Exactly as they appear below, repeat the lines from the one with "h16_t y1[], q1[], y2[], q2[], y3[], y4[], y5[];" through the one with "foreach (s3[i]) begin", and no others.

Information provided: Begin

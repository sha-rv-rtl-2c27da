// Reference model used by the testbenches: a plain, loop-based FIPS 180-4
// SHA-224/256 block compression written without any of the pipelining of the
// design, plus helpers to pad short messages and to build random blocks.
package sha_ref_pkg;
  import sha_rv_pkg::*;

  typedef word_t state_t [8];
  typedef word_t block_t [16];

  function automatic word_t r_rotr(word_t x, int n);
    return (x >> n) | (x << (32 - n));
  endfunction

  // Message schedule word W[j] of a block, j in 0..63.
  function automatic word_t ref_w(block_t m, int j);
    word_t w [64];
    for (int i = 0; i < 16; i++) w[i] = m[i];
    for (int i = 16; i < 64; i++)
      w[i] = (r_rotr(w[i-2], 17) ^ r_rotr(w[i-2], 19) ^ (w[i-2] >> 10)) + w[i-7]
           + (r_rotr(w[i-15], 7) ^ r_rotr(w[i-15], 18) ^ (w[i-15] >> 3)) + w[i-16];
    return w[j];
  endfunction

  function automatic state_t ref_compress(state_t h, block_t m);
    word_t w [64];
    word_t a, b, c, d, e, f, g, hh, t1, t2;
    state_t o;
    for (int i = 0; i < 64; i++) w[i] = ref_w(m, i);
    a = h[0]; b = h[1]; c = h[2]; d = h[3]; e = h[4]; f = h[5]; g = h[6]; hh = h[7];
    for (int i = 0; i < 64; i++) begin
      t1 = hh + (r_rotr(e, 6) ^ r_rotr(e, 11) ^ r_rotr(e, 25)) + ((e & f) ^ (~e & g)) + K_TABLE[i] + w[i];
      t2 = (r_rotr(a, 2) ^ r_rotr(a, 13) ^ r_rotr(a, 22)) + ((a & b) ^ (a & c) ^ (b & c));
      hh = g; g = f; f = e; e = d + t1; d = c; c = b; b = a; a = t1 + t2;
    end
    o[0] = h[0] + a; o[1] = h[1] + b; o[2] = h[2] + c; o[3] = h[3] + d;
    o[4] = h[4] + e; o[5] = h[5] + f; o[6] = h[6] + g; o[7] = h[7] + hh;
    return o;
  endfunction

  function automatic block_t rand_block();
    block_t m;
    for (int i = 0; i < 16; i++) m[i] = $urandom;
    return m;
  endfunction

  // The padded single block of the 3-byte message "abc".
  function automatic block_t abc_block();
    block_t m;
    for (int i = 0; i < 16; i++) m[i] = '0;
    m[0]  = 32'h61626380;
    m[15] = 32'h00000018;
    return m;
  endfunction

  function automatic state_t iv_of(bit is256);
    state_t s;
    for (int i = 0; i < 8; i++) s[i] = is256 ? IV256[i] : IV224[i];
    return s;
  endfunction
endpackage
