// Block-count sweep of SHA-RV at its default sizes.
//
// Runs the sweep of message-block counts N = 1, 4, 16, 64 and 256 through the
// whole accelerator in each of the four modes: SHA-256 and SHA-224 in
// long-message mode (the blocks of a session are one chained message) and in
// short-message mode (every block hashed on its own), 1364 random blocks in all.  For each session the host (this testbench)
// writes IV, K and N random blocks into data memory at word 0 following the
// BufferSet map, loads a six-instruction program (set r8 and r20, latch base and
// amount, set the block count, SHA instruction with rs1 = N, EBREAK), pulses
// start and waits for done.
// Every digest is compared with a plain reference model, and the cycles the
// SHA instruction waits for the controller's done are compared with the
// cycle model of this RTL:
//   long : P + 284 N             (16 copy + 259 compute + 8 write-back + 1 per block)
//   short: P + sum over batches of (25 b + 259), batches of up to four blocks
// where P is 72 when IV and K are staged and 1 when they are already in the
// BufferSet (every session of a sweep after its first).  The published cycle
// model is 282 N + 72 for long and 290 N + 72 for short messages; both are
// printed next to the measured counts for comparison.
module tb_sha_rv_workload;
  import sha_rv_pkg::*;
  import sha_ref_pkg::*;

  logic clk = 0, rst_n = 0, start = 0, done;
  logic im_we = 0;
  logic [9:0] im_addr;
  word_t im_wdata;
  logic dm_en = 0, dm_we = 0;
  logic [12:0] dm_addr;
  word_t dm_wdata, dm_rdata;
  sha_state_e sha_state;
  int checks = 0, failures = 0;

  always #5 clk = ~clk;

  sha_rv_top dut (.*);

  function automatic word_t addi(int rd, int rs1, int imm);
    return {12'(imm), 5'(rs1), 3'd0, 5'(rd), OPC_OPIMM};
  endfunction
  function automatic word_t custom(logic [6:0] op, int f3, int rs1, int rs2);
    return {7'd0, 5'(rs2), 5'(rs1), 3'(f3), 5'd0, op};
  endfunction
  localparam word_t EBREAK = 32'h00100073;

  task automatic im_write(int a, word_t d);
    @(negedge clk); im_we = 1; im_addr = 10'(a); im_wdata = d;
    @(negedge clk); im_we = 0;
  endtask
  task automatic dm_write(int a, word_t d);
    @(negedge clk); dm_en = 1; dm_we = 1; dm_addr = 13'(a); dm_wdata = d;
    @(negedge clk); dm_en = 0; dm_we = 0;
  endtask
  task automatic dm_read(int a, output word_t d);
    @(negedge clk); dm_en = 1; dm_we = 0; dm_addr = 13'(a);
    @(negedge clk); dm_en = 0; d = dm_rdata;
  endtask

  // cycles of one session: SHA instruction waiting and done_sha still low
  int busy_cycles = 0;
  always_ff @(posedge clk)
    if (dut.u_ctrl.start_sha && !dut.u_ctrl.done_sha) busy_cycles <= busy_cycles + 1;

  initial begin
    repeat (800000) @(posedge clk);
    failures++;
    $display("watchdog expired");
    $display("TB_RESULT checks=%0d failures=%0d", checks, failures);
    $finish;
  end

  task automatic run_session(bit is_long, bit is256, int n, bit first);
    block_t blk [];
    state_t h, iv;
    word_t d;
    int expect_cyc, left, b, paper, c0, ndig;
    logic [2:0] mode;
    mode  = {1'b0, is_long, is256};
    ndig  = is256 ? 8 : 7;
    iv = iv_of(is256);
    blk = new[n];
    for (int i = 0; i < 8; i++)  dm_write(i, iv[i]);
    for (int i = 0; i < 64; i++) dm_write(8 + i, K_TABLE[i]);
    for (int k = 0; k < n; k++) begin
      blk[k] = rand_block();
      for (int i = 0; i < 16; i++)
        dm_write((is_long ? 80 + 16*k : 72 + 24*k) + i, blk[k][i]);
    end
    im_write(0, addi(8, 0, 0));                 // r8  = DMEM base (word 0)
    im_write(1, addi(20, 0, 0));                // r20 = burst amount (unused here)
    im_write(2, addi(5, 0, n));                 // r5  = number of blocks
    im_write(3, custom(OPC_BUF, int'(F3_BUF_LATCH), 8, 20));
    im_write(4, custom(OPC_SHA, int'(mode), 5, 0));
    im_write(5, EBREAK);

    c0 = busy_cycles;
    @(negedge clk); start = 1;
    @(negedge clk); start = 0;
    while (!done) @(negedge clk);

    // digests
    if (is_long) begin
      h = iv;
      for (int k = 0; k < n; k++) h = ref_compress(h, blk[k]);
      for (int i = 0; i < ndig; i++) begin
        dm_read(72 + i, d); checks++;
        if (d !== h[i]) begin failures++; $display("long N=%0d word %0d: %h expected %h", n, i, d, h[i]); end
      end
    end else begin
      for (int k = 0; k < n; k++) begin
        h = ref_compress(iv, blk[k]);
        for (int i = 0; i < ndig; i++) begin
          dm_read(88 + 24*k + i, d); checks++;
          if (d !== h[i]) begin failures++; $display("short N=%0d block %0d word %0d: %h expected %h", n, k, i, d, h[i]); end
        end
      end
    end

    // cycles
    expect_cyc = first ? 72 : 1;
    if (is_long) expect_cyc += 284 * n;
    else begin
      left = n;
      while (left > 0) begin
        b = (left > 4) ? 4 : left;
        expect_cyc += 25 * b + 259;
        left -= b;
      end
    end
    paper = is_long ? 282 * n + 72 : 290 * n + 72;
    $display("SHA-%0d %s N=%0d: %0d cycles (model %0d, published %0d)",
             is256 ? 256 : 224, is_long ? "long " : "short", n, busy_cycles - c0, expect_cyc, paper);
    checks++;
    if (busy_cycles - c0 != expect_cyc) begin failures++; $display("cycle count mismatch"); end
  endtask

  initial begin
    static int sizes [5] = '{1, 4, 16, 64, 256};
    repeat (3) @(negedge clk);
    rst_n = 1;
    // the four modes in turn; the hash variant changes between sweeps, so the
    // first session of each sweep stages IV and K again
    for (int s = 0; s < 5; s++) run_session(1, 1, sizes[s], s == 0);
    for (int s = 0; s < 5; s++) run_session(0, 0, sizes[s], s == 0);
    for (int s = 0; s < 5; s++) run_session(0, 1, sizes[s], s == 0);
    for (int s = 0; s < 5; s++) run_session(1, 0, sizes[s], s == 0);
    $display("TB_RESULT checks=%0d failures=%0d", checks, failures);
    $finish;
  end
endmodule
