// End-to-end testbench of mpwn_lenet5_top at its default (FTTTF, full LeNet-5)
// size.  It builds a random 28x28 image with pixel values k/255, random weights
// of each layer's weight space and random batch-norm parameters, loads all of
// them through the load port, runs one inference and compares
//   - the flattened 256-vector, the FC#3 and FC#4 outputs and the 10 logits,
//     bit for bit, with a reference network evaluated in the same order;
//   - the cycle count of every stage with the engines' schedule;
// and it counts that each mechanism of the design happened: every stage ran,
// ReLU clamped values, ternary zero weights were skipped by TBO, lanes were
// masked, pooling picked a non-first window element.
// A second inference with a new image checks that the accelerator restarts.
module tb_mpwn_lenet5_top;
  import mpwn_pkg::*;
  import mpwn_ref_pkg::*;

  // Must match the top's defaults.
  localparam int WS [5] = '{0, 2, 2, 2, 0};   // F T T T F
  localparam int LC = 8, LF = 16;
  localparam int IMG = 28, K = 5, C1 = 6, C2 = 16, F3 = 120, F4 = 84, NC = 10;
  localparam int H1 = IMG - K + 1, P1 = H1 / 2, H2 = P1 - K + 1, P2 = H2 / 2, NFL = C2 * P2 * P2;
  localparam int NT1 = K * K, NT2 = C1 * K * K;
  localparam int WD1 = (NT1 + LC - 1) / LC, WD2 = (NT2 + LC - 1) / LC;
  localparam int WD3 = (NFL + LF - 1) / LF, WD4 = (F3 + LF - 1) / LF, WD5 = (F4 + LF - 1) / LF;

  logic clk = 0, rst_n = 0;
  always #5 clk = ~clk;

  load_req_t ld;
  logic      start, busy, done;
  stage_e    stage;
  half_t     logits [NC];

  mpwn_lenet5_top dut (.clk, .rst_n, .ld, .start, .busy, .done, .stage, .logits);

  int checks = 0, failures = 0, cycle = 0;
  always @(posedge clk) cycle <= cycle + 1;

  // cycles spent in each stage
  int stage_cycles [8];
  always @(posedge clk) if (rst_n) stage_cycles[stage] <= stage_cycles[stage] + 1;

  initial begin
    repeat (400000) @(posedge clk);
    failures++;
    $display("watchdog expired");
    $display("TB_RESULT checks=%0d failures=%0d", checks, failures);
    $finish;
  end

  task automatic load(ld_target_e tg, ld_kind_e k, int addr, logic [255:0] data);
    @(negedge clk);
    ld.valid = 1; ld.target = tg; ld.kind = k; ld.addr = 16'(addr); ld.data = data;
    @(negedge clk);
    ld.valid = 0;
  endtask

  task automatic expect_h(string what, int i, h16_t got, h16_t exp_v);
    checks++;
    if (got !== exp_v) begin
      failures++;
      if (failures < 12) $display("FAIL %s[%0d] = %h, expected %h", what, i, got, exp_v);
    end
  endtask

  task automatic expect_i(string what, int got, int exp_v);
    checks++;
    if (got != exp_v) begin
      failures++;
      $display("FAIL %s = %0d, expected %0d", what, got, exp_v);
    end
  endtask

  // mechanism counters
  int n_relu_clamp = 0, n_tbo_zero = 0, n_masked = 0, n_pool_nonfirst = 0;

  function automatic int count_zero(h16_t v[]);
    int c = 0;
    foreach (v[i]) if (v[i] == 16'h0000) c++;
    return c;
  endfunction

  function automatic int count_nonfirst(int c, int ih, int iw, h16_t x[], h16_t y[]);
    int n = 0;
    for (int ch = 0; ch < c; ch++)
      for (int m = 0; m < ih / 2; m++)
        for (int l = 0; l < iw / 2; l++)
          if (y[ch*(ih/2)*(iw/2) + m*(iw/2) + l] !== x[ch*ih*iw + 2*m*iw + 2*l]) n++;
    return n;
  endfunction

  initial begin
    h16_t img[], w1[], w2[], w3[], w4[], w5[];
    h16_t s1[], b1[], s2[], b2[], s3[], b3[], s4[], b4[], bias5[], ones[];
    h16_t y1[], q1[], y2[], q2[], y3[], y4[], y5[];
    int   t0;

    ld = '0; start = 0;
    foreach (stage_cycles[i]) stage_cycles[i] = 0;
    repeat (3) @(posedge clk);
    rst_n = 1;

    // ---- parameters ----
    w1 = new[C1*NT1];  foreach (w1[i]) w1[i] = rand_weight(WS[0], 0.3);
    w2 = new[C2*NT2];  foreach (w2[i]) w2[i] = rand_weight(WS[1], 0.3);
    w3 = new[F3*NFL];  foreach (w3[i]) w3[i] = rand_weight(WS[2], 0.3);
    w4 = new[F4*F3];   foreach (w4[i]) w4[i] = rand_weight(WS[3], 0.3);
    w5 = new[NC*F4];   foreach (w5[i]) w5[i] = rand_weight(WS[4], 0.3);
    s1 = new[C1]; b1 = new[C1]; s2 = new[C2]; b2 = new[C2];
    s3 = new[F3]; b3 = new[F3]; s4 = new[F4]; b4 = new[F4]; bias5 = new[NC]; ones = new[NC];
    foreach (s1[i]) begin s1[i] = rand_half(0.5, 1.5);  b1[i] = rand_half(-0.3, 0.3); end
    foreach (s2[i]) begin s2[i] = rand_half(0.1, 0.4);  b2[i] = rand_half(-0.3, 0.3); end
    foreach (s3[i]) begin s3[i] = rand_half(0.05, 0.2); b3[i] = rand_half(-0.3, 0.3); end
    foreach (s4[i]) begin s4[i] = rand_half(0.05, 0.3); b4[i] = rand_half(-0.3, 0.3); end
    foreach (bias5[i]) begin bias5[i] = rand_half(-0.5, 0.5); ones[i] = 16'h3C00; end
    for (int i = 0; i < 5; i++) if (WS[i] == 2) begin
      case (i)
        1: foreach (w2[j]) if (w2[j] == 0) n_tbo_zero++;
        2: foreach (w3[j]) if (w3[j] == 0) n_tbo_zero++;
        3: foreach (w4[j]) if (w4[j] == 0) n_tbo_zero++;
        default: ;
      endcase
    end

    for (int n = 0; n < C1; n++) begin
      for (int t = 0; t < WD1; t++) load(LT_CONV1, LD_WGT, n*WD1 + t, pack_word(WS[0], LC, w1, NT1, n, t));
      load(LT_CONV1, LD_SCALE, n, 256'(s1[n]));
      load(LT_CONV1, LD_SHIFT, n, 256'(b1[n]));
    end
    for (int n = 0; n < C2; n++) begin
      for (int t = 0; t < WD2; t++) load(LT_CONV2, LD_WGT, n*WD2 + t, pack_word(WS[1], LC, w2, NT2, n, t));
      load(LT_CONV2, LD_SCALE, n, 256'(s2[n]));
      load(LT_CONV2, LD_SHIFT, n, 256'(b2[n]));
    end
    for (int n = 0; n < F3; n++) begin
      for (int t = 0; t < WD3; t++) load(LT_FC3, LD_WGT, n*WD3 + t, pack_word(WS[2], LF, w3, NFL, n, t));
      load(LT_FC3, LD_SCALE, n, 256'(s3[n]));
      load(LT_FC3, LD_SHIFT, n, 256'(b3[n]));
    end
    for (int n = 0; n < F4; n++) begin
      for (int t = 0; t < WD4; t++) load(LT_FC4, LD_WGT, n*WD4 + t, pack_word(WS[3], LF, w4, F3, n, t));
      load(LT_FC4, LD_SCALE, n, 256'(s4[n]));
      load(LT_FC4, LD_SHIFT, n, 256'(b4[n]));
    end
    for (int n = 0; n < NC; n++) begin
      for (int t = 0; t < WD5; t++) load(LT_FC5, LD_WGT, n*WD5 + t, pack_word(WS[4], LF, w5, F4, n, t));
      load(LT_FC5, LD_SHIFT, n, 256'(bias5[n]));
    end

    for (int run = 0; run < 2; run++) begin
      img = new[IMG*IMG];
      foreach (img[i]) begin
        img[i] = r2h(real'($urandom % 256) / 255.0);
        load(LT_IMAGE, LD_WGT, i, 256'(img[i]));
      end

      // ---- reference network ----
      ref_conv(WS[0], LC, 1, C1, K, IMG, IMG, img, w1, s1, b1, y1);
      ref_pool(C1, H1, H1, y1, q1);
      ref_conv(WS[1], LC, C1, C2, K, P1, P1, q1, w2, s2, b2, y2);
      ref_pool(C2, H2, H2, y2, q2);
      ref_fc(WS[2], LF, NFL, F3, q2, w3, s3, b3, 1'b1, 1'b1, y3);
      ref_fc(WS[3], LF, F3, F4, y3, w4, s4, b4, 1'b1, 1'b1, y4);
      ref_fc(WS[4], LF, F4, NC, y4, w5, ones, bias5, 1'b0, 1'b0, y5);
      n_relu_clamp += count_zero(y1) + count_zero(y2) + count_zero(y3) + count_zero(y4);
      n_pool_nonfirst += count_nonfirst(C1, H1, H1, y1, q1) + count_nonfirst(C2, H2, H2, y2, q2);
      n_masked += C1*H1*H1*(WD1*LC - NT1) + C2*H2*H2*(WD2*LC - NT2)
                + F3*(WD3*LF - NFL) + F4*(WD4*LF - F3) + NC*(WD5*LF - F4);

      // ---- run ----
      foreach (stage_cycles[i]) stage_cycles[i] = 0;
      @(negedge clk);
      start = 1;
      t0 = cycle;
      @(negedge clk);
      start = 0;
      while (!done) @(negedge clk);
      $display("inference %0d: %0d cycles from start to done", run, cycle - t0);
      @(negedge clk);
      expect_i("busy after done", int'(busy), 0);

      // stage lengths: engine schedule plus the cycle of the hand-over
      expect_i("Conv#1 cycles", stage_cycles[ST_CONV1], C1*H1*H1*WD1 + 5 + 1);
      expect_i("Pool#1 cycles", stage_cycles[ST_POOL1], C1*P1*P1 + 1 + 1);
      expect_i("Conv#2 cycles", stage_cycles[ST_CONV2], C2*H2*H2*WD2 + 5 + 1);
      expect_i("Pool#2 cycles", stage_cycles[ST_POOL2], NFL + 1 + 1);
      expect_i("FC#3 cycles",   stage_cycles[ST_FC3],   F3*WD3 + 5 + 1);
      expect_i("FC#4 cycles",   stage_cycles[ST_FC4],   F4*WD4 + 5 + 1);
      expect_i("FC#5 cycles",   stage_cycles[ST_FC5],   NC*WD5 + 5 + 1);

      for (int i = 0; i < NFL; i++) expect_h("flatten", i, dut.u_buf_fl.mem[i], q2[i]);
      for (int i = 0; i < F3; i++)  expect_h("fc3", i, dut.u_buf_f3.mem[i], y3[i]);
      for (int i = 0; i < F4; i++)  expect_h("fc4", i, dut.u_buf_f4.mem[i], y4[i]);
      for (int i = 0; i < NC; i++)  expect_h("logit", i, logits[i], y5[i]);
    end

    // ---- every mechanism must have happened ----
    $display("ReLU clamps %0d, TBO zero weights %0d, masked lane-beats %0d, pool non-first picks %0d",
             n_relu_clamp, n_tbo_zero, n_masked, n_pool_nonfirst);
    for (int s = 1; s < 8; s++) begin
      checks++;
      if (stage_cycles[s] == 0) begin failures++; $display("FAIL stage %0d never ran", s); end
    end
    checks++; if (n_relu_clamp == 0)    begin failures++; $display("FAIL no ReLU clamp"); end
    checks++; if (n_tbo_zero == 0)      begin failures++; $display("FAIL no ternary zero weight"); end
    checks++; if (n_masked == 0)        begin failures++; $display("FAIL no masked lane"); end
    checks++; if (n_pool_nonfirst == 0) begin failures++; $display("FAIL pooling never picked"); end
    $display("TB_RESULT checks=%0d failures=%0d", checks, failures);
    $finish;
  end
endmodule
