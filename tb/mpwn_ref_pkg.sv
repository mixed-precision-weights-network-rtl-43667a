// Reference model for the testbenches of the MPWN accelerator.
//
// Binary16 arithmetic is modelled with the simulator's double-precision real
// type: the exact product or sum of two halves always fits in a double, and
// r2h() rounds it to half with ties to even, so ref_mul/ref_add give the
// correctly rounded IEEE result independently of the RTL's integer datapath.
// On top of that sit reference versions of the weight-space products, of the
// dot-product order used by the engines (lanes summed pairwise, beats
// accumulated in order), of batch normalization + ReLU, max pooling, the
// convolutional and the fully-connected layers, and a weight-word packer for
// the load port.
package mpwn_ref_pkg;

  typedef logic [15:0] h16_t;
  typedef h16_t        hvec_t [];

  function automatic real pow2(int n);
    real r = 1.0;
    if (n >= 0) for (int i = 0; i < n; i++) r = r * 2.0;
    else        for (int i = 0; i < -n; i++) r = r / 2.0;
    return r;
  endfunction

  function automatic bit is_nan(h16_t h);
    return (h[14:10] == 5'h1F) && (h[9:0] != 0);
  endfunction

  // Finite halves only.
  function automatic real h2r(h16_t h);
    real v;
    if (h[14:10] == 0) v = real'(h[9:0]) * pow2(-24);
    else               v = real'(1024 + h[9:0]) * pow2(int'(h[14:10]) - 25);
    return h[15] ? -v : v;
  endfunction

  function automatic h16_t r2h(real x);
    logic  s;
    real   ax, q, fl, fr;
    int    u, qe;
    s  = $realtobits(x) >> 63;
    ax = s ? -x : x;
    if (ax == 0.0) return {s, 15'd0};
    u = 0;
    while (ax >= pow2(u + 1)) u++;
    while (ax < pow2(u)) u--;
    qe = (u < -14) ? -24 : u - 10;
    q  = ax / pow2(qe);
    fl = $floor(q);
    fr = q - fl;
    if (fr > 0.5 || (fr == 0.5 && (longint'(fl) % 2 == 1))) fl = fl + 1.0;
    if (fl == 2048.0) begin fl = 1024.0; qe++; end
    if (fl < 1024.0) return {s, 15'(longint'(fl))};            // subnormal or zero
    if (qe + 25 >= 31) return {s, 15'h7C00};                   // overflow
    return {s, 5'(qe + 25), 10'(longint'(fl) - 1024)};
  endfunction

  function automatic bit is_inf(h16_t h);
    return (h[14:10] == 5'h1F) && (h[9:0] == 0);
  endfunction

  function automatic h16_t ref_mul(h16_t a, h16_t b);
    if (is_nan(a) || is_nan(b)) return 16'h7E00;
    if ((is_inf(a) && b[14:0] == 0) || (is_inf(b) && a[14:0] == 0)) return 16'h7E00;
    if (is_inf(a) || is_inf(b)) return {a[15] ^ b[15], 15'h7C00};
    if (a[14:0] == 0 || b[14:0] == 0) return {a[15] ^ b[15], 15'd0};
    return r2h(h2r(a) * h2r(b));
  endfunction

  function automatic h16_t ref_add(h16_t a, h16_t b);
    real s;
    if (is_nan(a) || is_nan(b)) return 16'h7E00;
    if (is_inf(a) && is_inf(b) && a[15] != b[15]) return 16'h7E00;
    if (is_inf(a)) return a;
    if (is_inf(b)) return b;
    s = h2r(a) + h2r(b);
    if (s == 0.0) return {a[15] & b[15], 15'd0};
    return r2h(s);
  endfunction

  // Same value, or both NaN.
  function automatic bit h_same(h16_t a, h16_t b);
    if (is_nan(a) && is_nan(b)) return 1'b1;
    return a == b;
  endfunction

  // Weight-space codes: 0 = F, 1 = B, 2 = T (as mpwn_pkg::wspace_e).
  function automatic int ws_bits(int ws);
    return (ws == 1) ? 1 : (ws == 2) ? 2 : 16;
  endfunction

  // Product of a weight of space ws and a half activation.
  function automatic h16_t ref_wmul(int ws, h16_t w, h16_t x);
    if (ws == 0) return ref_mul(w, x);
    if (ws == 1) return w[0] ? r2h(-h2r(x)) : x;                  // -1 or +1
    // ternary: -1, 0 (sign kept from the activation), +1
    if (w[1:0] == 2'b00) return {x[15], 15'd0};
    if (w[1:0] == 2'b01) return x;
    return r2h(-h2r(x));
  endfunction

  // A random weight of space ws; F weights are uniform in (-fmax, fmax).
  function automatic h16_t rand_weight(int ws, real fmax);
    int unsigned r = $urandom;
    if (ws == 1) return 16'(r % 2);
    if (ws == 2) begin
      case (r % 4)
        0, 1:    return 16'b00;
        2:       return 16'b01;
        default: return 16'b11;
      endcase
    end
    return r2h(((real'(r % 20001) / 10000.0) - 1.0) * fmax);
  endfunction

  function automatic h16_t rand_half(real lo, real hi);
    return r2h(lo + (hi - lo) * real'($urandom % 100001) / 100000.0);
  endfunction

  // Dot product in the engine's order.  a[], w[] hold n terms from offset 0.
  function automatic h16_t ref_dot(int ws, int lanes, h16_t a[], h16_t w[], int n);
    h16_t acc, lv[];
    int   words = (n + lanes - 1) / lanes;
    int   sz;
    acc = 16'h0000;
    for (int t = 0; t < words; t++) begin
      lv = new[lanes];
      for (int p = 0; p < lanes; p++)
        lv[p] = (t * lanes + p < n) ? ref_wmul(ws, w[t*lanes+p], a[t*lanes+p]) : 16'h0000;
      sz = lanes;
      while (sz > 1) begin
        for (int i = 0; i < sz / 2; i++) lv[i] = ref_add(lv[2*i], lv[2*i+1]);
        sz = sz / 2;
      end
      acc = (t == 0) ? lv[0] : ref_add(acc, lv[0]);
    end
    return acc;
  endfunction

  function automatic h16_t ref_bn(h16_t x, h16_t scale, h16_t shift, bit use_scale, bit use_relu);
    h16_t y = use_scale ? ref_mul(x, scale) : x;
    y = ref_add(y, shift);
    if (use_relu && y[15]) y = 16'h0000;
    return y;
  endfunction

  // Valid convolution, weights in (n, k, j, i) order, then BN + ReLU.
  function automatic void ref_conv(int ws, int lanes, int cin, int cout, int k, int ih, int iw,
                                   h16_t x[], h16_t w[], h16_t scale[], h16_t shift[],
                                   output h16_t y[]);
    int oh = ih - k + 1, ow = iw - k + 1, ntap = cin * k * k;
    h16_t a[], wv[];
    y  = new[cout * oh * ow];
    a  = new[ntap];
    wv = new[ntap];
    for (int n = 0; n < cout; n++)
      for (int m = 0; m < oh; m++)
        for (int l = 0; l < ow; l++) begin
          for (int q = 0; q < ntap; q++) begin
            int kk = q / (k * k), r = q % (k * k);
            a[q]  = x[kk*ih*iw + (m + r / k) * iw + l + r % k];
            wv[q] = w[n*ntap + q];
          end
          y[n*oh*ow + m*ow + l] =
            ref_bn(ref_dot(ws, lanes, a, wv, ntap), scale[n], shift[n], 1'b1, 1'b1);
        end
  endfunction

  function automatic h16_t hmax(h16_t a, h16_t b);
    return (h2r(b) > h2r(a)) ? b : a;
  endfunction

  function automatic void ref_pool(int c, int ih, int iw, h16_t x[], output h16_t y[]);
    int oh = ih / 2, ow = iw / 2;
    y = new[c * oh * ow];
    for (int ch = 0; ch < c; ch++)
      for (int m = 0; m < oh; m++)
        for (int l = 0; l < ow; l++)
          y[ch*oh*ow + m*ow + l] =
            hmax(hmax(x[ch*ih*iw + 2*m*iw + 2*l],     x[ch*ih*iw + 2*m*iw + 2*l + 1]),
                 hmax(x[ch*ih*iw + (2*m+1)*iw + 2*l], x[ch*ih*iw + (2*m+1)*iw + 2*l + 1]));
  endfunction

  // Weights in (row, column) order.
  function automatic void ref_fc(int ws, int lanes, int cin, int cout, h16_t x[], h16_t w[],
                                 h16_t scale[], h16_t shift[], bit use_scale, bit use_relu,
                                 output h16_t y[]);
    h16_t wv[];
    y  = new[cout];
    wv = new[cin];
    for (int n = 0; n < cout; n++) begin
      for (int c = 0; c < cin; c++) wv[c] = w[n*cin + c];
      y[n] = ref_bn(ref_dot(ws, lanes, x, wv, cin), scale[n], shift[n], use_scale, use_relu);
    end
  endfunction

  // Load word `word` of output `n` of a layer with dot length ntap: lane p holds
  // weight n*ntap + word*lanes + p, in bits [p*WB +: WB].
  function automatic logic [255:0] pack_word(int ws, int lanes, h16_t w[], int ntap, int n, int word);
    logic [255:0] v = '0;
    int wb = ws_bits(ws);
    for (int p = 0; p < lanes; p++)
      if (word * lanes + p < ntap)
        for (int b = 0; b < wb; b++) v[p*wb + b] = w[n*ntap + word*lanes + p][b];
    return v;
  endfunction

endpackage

Information provided: End

Response box:
    h16_t y1[], q1[], y2[], q2[], y3[], y4[], y5[];
    int   t0;

    ld = '0; start = 0;
    foreach (stage_cycles[i]) stage_cycles[i] = 0;
    repeat (3) @(posedge clk);
    rst_n = 1;

    // ---- parameters ----
    w1 = new[C1*NT1];  foreach (w1[i]) w1[i] = rand_weight(WS[0], 0.3);
    w2 = new[C2*NT2];  foreach (w2[i]) w2[i] = rand_weight(WS[1], 0.3);
    w3 = new[F3*NFL];  foreach (w3[i]) w3[i] = rand_weight(WS[2], 0.3);
    w4 = new[F4*F3];   foreach (w4[i]) w4[i] = rand_weight(WS[3], 0.3);
    w5 = new[NC*F4];   foreach (w5[i]) w5[i] = rand_weight(WS[4], 0.3);
    s1 = new[C1]; b1 = new[C1]; s2 = new[C2]; b2 = new[C2];
    s3 = new[F3]; b3 = new[F3]; s4 = new[F4]; b4 = new[F4]; bias5 = new[NC]; ones = new[NC];
    foreach (s1[i]) begin s1[i] = rand_half(0.5, 1.5);  b1[i] = rand_half(-0.3, 0.3); end
    foreach (s2[i]) begin s2[i] = rand_half(0.1, 0.4);  b2[i] = rand_half(-0.3, 0.3); end
    foreach (s3[i]) begin s3[i] = rand_half(0.05, 0.2); b3[i] = rand_half(-0.3, 0.3); end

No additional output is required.